What Speaker Diarization tools should I look into?
Posted by Chemical_Gas3710@reddit | LocalLLaMA | View on Reddit | 7 comments
Hi,
I am making a tool that needs to analyze a conversation (non-English) between two people. The conversation is provided to me in audio format. I am currently using OpenAI Whisper to transcribe and feed the transcription to ChatGPT-4o model through the API for analysis.
So far, it's doing a fair job. Sometimes, though, reading the transcription, I find it hard to figure out which speaker is speaking what. I have to listen to the audio to figure it out. I am wondering if ChatGPT-4o would also sometimes find it hard to follow the conversation from the transcription. I think that adding a speaker diarization step might make the transcription easier to understand and analyze.

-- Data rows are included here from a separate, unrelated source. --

// tb_mont_pkg -- reference model and stimulus helpers shared by the
// multiplier testbenches.
//
// mont_ref#(K) checks a carry-save Montgomery result without running the
// Montgomery recurrence: (S + C) is accepted when
//   ((S + C) * 2^K) mod N == (A * B) mod N   and   S + C < 2N,
// which is the definition of the product A*B*2^(-K) mod N left unreduced
// below 2N. It also draws random operands: N odd with its top bit set or
// clear at random, B < N, A any K-bit value.
package tb_mont_pkg;

  class mont_ref #(int unsigned K = 16);
    typedef logic [K-1:0]   word_t;
    typedef logic [K:0]     res_t;
    typedef logic [2*K+3:0] wide_t;

    static function word_t rand_word();
      word_t w;
      for (int i = 0; i < K; i += 32) begin
        for (int j = 0; j < 32 && i + j < K; j++) w[i+j] = 1'($urandom >> j);
      end
      return w;
    endfunction

    // Odd modulus; every other draw has bit K-1 forced, the largest moduli.
    static function word_t rand_mod();
      word_t nn = rand_word();
      nn[0] = 1'b1;
      if ($urandom_range(0, 1) == 1) nn[K-1] = 1'b1;
      if (nn == word_t'(1)) nn = word_t'(3);
      return nn;
    endfunction

    static function word_t rand_below(word_t nn);
      wide_t r = wide_t'(rand_word()) % wide_t'(nn);
      return word_t'(r);
    endfunction

    static function bit check(word_t a, word_t b, word_t nn, res_t s, res_t c);
      wide_t sum = wide_t'(s) + wide_t'(c);
      wide_t lhs = (sum << K) % wide_t'(nn);
      wide_t rhs = (wide_t'(a) * wide_t'(b)) % wide_t'(nn);
      return (lhs == rhs) && (sum < 2 * wide_t'(nn));
    endfunction
  endclass

endpackage
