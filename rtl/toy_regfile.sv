// toy_regfile: the 16 x 16-bit TOY register file.
//
// Two read ports (A and B) and one write port, so that an instruction such
// as R1 <- R2 + R3 reads two registers and writes a third in one instruction.
// Reads are combinational; a write happens at the rising clock edge when
// `we` is high (in the datapath: execute AND clock, and the W control line).
// Register 0 always reads 0 and writes to it are ignored, as the TOY
// reference card requires. A synchronous reset clears all registers (own
// choice, so that a program starts from a known state).
module toy_regfile
  import toy_pkg::*;
#(
  parameter int unsigned N  = NREGS,
  parameter int unsigned W  = WORD_W,
  localparam int unsigned AW = $clog2(N)
) (
  input  logic          clk,
  input  logic          rst,
  input  logic [AW-1:0] a_addr,
  input  logic [AW-1:0] b_addr,
  input  logic [AW-1:0] w_addr,
  input  logic          we,
  input  logic [W-1:0]  w_data,
  output logic [W-1:0]  a_data,
  output logic [W-1:0]  b_data
);

  logic [W-1:0] r [N];

  always_ff @(posedge clk) begin
    if (rst) begin
      for (int i = 0; i < N; i++) r[i] <= '0;
    end else if (we && w_addr != '0) begin
      r[w_addr] <= w_data;
    end
  end

  assign a_data = (a_addr == '0) ? '0 : r[a_addr];
  assign b_data = (b_addr == '0) ? '0 : r[b_addr];

endmodule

I am looking for Speaker Diarization tools that I can use. I have tried using pyannote speaker-diarization-3.1, but I find it does not work very well. What are some other options that I can look at?
LlamaDelRey10@reddit
I’ve actually seen a few issues with diarization from Whisper transcripts, so Whisper might actually be the issue here. As a first step, I’d suggest testing out some other transcription providers like ElevenLabs, Deepgram, or Speechmatics. I’ve found them to be more accurate for non-English languages.
Brunex666@reddit
Check lamantin.io it's very familiar with me
alexeir@reddit
You can use Lingvanex Speech to text tool, it has quality diarization feature.
shammahllamma@reddit
Checkout whisper-diarizarion by MahmoudAshraf https://github.com/MahmoudAshraf97/whisper-diarization
https://github.com/transcriptionstream/transcriptionstream for a turnkey solution based on whisper-diarization
SupportiveBot2_25@reddit
I’ve tested a few options recently for diarization in real-time or streaming setups. Whisper can work, but diarization support is patchy and often needs external tooling (like PyAnnote).
If you’re looking for something that works out of the box and holds up in noisy conditions or multi-speaker overlap, I’d suggest trying Speechmatics. I’ve used it in a couple of projects and found the speaker labels to be consistently more reliable than what I got from Assembly or Azure. It also integrates cleanly with other voice agent stacks. Just make sure to tune the latency settings depending on your use case.
NotAReallyNormalName@reddit
Why not just let 4o handle that? it supports audio input so you could just do that. Gemini 2.5-Pro is much much better though
Chemical_Gas3710@reddit (OP)
Hi,
I could let 4o do that yes, but the pricing of using audio as input v/s text is quite on the higher side and I was looking to optimize on that by using text as input.